Instructions to follow = For every line in the records that has the word "return", make a copy.
------------------------------------------------------------
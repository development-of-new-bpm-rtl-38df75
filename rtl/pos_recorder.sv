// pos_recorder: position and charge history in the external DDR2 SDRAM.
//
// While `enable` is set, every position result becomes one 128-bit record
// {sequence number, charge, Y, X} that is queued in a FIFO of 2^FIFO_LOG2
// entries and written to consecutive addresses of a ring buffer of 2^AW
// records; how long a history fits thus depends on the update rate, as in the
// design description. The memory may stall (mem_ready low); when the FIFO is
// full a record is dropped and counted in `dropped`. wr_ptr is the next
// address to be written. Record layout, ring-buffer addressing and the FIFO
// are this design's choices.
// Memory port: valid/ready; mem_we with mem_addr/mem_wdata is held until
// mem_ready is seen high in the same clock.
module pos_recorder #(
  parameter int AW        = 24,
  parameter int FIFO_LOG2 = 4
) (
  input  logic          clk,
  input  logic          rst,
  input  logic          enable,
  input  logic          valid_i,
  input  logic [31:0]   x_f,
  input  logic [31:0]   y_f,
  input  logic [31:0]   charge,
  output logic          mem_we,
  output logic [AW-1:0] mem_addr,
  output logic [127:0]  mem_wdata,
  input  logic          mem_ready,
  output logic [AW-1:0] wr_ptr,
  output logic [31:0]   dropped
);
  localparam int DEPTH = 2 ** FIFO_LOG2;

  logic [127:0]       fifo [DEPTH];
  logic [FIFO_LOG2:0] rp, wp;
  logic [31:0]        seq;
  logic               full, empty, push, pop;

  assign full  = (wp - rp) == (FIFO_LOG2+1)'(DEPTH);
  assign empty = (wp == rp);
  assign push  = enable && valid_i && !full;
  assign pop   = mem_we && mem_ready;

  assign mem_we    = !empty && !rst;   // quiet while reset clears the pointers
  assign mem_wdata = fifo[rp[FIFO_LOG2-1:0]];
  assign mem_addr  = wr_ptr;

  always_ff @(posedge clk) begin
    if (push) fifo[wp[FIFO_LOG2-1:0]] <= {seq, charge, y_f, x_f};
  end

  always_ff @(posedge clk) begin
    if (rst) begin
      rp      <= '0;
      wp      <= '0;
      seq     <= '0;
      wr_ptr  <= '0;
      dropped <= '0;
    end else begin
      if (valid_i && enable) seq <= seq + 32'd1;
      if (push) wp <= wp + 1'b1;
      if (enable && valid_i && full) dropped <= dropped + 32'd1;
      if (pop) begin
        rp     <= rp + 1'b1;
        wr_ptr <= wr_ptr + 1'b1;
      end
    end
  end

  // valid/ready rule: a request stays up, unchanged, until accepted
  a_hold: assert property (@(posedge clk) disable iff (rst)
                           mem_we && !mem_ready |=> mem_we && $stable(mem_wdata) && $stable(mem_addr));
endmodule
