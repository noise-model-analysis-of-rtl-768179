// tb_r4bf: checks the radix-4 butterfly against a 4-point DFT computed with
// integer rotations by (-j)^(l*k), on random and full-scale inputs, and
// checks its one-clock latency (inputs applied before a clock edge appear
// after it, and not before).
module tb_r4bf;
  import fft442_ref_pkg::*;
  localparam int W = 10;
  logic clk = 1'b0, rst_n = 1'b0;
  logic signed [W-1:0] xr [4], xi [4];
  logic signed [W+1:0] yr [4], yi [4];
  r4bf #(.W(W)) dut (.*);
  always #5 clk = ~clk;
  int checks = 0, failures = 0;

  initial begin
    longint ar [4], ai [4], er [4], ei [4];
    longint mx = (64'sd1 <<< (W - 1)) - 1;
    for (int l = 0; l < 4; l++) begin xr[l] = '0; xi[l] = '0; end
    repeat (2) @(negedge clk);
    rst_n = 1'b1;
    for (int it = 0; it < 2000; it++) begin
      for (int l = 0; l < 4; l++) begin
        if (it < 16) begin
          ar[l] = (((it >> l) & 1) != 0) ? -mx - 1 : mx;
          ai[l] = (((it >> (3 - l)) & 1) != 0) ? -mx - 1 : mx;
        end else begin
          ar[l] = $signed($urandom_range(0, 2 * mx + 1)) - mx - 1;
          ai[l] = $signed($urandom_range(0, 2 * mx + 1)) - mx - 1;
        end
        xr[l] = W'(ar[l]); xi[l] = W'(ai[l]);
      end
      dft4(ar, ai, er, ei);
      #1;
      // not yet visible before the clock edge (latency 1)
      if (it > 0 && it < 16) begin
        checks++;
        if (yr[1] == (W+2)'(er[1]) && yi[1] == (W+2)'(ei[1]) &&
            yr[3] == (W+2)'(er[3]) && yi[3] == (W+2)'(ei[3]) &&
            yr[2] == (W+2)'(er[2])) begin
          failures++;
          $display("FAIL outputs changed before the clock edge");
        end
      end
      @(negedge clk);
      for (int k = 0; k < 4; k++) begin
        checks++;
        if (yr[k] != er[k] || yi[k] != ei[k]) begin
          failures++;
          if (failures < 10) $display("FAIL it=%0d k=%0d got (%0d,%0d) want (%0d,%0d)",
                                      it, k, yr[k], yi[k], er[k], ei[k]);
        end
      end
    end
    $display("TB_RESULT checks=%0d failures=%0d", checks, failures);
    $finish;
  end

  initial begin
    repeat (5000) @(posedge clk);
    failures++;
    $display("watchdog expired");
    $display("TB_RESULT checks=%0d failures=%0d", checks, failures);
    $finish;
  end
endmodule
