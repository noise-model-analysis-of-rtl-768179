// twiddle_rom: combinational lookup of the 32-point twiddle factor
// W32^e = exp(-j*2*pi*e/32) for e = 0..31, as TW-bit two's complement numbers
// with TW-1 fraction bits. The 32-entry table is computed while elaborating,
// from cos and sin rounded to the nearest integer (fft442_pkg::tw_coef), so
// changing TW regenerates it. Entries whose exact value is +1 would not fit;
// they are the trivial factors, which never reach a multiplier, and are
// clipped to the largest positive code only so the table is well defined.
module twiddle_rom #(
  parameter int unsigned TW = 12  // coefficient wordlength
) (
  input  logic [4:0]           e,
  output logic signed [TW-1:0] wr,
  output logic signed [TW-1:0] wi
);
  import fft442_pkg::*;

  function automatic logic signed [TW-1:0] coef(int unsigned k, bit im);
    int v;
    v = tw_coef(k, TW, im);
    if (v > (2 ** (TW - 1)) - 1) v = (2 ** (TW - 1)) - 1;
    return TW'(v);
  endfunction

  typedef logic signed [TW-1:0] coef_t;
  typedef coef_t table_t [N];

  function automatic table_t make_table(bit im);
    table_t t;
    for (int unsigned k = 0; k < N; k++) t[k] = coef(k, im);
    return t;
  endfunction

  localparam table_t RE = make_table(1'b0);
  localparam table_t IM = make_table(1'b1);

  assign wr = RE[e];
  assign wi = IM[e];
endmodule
------------------------------------------------------------
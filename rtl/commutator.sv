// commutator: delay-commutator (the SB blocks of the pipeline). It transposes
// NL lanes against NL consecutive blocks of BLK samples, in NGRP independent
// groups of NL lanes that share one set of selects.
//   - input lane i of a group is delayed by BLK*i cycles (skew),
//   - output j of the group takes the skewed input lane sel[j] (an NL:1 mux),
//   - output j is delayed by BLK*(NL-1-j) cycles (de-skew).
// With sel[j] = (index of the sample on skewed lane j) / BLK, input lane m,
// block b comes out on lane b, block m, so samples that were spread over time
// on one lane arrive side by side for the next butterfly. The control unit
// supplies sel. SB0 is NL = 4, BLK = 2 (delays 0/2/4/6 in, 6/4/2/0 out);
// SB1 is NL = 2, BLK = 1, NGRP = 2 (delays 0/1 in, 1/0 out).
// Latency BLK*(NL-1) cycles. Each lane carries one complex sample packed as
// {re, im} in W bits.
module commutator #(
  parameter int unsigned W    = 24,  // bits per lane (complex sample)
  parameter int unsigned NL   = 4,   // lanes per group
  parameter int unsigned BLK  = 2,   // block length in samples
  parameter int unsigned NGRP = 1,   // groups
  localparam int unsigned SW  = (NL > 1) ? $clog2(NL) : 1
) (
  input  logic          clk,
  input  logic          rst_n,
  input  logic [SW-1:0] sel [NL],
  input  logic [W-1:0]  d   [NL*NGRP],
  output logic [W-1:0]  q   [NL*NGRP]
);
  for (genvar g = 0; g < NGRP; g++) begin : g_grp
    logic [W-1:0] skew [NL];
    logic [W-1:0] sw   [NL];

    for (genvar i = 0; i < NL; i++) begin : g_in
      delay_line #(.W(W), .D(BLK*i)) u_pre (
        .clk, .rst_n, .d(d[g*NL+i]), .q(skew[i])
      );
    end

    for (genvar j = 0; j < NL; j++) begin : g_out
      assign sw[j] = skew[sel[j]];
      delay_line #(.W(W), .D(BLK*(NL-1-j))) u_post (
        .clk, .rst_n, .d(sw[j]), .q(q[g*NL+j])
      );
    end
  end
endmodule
------------------------------------------------------------
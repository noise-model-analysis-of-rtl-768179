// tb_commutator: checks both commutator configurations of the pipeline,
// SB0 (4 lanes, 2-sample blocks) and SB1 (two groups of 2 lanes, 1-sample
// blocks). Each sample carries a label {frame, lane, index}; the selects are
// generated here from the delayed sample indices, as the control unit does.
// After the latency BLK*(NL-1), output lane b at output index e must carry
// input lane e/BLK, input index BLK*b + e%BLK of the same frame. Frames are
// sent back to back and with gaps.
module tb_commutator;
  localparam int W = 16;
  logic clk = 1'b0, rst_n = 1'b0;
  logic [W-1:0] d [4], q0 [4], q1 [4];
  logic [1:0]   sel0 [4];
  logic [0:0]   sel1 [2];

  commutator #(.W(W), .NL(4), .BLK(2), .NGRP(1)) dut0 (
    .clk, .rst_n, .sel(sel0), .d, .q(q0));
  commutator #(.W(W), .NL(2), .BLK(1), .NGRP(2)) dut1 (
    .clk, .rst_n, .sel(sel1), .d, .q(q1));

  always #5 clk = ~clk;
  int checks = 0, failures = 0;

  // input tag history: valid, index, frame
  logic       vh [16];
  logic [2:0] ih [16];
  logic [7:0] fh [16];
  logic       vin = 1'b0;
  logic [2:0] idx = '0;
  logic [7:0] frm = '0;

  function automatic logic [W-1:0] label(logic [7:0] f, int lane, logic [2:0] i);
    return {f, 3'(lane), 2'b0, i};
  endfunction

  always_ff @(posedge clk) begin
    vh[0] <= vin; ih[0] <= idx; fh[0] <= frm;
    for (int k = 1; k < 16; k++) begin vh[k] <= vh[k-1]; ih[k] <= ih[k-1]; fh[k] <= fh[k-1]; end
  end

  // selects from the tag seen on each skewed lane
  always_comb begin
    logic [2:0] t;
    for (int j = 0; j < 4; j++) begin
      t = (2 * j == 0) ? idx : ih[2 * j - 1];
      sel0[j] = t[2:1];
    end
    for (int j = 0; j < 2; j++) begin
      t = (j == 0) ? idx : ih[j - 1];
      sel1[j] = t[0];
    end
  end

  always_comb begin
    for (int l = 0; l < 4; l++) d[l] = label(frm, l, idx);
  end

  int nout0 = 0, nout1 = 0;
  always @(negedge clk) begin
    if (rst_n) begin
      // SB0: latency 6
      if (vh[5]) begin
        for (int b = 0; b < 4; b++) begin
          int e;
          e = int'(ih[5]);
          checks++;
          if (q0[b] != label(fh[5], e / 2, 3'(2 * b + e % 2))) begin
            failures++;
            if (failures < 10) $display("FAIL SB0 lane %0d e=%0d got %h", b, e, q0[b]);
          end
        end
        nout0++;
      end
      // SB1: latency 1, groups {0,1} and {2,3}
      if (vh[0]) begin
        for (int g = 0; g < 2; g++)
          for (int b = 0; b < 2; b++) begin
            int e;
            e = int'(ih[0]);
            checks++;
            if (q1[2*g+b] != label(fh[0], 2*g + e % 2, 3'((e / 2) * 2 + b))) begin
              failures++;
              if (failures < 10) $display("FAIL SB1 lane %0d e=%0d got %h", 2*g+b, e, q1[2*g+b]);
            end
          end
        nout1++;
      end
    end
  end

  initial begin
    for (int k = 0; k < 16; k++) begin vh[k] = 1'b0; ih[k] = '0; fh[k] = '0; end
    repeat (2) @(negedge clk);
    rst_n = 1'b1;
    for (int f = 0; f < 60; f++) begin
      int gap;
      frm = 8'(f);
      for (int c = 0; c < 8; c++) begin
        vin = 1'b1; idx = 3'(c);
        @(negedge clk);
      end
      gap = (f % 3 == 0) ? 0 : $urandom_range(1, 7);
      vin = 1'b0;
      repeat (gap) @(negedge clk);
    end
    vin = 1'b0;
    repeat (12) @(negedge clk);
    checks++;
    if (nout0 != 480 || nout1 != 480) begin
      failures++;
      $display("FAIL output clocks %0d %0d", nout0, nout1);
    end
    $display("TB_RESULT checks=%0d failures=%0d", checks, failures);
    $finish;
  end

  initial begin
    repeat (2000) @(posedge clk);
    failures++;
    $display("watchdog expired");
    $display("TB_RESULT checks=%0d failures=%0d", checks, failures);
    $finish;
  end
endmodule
------------------------------------------------------------
Written response =
    return TW'(v);
    return t;
    return {f, 3'(lane), 2'b0, i};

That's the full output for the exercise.